# Lucid Dreaming > Attaining Lucidity > Wake Initiated Lucid Dreams (WILD) >  >  Your personal WILD lucid dreaming attaining experiences.

## RobiZ

So i'm trying the WILD every night now, when I feel relaxed enough. I am good at waking up in middle of night without alarms(I don't hear alarms in sleep, that is weird), whenever i want or need, so that's not the problem. The problem for me is that, when I wake up, i get on my back, and try to relax. I never get to the point where my body gets asleep faster than my mind and enters SP or my mind just enters the dream.
*So maybe you guys could discuss, what should I do, what you do, your personal wild experiences and any general tips while trying this.*
So far I've only got about 2 good semi-lucid dreams by MILD and DILD, but I want to do it by entering the lucid dream while already conscious.

----------


## PKJacker

I also have that happen where its impossible for my body to fall asleep before my mind.

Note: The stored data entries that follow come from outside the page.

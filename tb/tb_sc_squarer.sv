// tb_sc_squarer: squarer y = x^2 built from an AND gate and a 2^1 RRR duplicator.
// The input SN x is a Bernoulli stream of probability p drawn with $urandom, so it
// is independent of every LFSR inside the circuit. For each p the circuit is reset
// and run for LEN bits; the fraction of ones in y must match the reference
//     y = x^2
// evaluated at the measured fraction of ones in x, within TOL.
// The output is also checked to respond to the current input bit in the same
// cycle (zero cycles of latency).
module tb_sc_squarer;
  localparam int LEN = 4080;
  localparam real TOL = 0.03;
  logic clk = 0, rst_n = 0, en = 0, x = 0, y;
  int checks = 0, failures = 0;

  sc_squarer dut (.clk, .rst_n, .en, .x, .y);

  always #5 clk = ~clk;

  task automatic check(input bit ok, input string msg);
    checks++;
    if (!ok) begin failures++; $display("FAIL: %s", msg); end
  endtask

  function automatic real ref_f(input real v);
    return v*v;
  endfunction

  initial begin
    #5000000 failures++;
    $display("TB_RESULT checks=%0d failures=%0d", checks, failures);
    $finish;
  end

  initial begin
    automatic real ps [7] = '{0.0, 0.1, 0.3, 0.5, 0.7, 0.9, 1.0};
    int nx, ny, thr;
    real vx, vy, err;
    logic y0, y1;
    foreach (ps[k]) begin
      rst_n = 0; en = 0;
      repeat (2) @(negedge clk);
      rst_n = 1; en = 1;
      nx = 0; ny = 0;
      thr = int'(ps[k] * 65536.0);
      for (int i = 0; i < LEN; i++) begin
        x = ($urandom_range(0, 65535) < thr);
        #1;
        nx += int'(x); ny += int'(y);
        @(negedge clk);
      end
      vx = real'(nx) / LEN; vy = real'(ny) / LEN;
      err = vy - ref_f(vx);
      if (err < 0) err = -err;
      $display("p=%0.2f x=%0.4f y=%0.4f ref=%0.4f", ps[k], vx, vy, ref_f(vx));
      check(err < TOL, $sformatf("x=%0.3f y=%0.4f ref=%0.4f", vx, vy, ref_f(vx)));
    end
    // zero latency: flipping the current input bit must be able to change y
    rst_n = 0; repeat (2) @(negedge clk); rst_n = 1;
    if (1) begin
      automatic int seen = 0;
      for (int i = 0; i < 2000; i++) begin
        x = 0; #1 y0 = y; x = 1; #1 y1 = y;
        if (y0 != y1) seen++;
        x = ($urandom_range(0, 1) == 1);
        @(negedge clk);
      end
      check(seen > 0, "output responds to the current input bit");
    end
    $display("TB_RESULT checks=%0d failures=%0d", checks, failures);
    $finish;
  end
endmodule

What I did to make up for that is to skip WBTB completely and instead when I wake up in the end of a rem cycle I'll immediately start thinking about something to keep my mind occupied and basically go back to sleep still thinking that thought and I'll be in a dream.

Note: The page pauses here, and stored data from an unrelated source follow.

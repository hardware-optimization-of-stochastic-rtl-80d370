// sc_horner: stochastic Horner evaluator of
//     h = 1 - c0*u*(1 - c1*u*(1 - ... (1 - c_{K-1}*u)))
// for a uni-polar SN u and constant coefficients c_k = NUM[k]/DEN[k] in [0,1].
//
// Each stage is a NAND gate: h_k = NOT(c_k AND u_k AND h_{k+1}), the innermost one
// NOT(c_{K-1} AND u_0). The K copies of u must be mutually independent, so u_0 = u
// feeds the innermost stage and each further stage gets u passed through one more
// SN duplicator (K-1 duplicators in a chain), the outermost stage the most delayed
// copy. The coefficients are SNs from K SN generators with separate LFSRs. This
// is the alternating-sign Horner form the document uses for sin', cos', tanh' and
// exp'; the order in which the delayed copies are assigned to the stages and the
// generators of the coefficient SNs are this design's choices.
//
// Interface: u in, h out, zero cycles of latency; state advances with en=1.
module sc_horner #(
  parameter int unsigned K = 3,
  parameter int unsigned NUM [K] = '{default: 1},
  parameter int unsigned DEN [K] = '{default: 2},
  parameter int unsigned LFSR_W = 8,
  parameter sc_pkg::dup_kind_e DUP_KIND = sc_pkg::DUP_NRRR,
  parameter int unsigned DUP_LOG = 1,
  parameter int unsigned SEED_BASE = 3
) (
  input  logic clk,
  input  logic rst_n,
  input  logic en,
  input  logic u,
  output logic h
);
  logic [K-1:0] uc;     // uc[j]: u after j duplicators
  logic [K-1:0] c;      // coefficient SNs
  logic [K:0]   stage;  // stage[k]: h_k; stage[K] = 1

  assign uc[0] = u;
  for (genvar j = 1; j < K; j++) begin : g_dup
    sc_dup #(.DUP_KIND(DUP_KIND), .DUP_LOG(DUP_LOG), .LFSR_W(LFSR_W),
             .SEED(LFSR_W'(sc_pkg::seed_of(LFSR_W, SEED_BASE, 200 + j))))
      u_dup (.clk, .rst_n, .en, .in_sn(uc[j-1]), .out_sn(uc[j]));
  end

  for (genvar k = 0; k < K; k++) begin : g_coef
    sn_gen #(.WIDTH(LFSR_W), .SEED(LFSR_W'(sc_pkg::seed_of(LFSR_W, SEED_BASE, 100 + k))))
      u_gen (.clk, .rst_n, .en,
             .value(LFSR_W'(sc_pkg::coef_value(LFSR_W, NUM[k], DEN[k]))), .sn(c[k]));
  end

  assign stage[K] = 1'b1;
  for (genvar k = 0; k < K; k++) begin : g_stage
    // stage k uses the copy of u that went through K-1-k duplicators
    assign stage[k] = ~(c[k] & uc[K-1-k] & stage[k+1]);
  end

  assign h = stage[0];
endmodule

So far it had worked like a charm, haven't tried any other method since.

----------


## Maxis

Just a few notes I'll make.

Firstly: common misconception that SP is required for WILD. It's not. The goal isn't SP either. SP happens when you're already in REM, so it should very seldom happen during a WILD attempt. Don't try to go for SP, just try to go for a lucid dream.

Secondly: it's not required to sleep on your back for WILD. In fact, I recommend sleeping in your comfortable preferable sleeping position (if you find you fall asleep doing this, go for second most comfortable), since for whatever reason it just seems to work best for some.

I'm not sure if the problem is that you're falling asleep or staying awake, but the trick is to find the right balance between both. If you fall asleep too quickly, try doing some math problems in your head, or something else stimulating. If you're staying awake, do some relaxation techniques, like focusing on your breathing or thinking of a peaceful place.

Some tips from personal experience I have for you are:
Most important one (I can't succeed a WILD without this) is that you try to keep yourself sleepy. If you wake yourself up too much, you won't be able to WILD easily or at all. Don't move around much when you wake up, at the most roll over into a comfortable position (usually I tend to have to scramble for my sleep mask as well since it falls off overnight but I can't sleep without it, things like this are fine as long as you aren't wide awake). Usually I don't even dream journal when I wake up for a WILD. If you need to use the restroom, keep the lights dim and don't try to move around too much--it's okay to have your eyes half-closed just sort of stumbling your way down the hallway. You want to be aware, but not alert, it's okay if your mind goes weird random places so as long as you keep in touch with your awareness. Basically, you don't want to just be relaxed, you want to be practically half-asleep. This just makes WILDing much easier, and frankly I've never failed a WILD if I stayed in this state (but always failed it if I didn't it).
As weird as it sounds, don't think about WILDing either. Hold onto your awareness but don't do it for the WILD, do it just because. Think about your lucid dreaming goals or similar things like that. You don't have to actively think "oh, I'm starting to fall asleep," or similar things like that, you can just observe everything happening to you passively without thinking about it or judging it. I don't know what it is, but it helps.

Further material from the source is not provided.